Required work: Output exactly the lines spanning from the line containing "tb_sample_mixer: random waveguide" to the last line of the entries, inclusive.

Stored data entries:
■ ■ ■ ■ ■ ■ ■

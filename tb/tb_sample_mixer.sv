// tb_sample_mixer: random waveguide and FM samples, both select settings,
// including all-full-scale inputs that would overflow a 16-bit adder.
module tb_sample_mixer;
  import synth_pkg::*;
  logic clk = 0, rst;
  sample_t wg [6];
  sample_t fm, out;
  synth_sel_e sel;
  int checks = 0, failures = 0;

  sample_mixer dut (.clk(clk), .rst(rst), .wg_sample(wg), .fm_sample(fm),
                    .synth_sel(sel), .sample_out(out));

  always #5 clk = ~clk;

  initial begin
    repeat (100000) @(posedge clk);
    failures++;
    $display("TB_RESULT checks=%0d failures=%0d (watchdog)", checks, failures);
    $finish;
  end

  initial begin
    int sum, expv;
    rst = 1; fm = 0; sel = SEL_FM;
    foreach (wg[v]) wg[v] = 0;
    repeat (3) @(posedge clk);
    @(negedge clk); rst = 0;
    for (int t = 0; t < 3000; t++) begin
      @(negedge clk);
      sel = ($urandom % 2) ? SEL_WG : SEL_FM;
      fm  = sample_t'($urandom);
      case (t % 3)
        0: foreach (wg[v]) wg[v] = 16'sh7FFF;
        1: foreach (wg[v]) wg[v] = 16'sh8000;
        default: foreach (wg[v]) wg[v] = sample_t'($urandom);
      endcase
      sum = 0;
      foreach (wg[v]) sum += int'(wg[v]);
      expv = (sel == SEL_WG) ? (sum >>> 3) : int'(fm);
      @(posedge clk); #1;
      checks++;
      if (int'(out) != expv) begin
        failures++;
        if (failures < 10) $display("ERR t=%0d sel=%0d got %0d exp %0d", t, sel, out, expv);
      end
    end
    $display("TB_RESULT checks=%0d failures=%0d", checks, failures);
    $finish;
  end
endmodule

■ ■ ■ ■ ■ ■ ■

Written answer:
// tb_sample_mixer: random waveguide and FM samples, both select settings,
// including all-full-scale inputs that would overflow a 16-bit adder.
module tb_sample_mixer;
  import synth_pkg::*;
  logic clk = 0, rst;
  sample_t wg [6];
  sample_t fm, out;
  synth_sel_e sel;
  int checks = 0, failures = 0;

  sample_mixer dut (.clk(clk), .rst(rst), .wg_sample(wg), .fm_sample(fm),
                    .synth_sel(sel), .sample_out(out));

  always #5 clk = ~clk;

  initial begin
    repeat (100000) @(posedge clk);
    failures++;
    $display("TB_RESULT checks=%0d failures=%0d (watchdog)", checks, failures);
    $finish;
  end

  initial begin
    int sum, expv;
    rst = 1; fm = 0; sel = SEL_FM;
    foreach (wg[v]) wg[v] = 0;
    repeat (3) @(posedge clk);
    @(negedge clk); rst = 0;
    for (int t = 0; t < 3000; t++) begin
      @(negedge clk);
      sel = ($urandom % 2) ? SEL_WG : SEL_FM;
      fm  = sample_t'($urandom);
      case (t % 3)
        0: foreach (wg[v]) wg[v] = 16'sh7FFF;
        1: foreach (wg[v]) wg[v] = 16'sh8000;
        default: foreach (wg[v]) wg[v] = sample_t'($urandom);
      endcase
      sum = 0;
      foreach (wg[v]) sum += int'(wg[v]);
      expv = (sel == SEL_WG) ? (sum >>> 3) : int'(fm);
      @(posedge clk); #1;
      checks++;
      if (int'(out) != expv) begin
        failures++;
        if (failures < 10) $display("ERR t=%0d sel=%0d got %0d exp %0d", t, sel, out, expv);
      end
    end
    $display("TB_RESULT checks=%0d failures=%0d", checks, failures);
    $finish;
  end
endmodule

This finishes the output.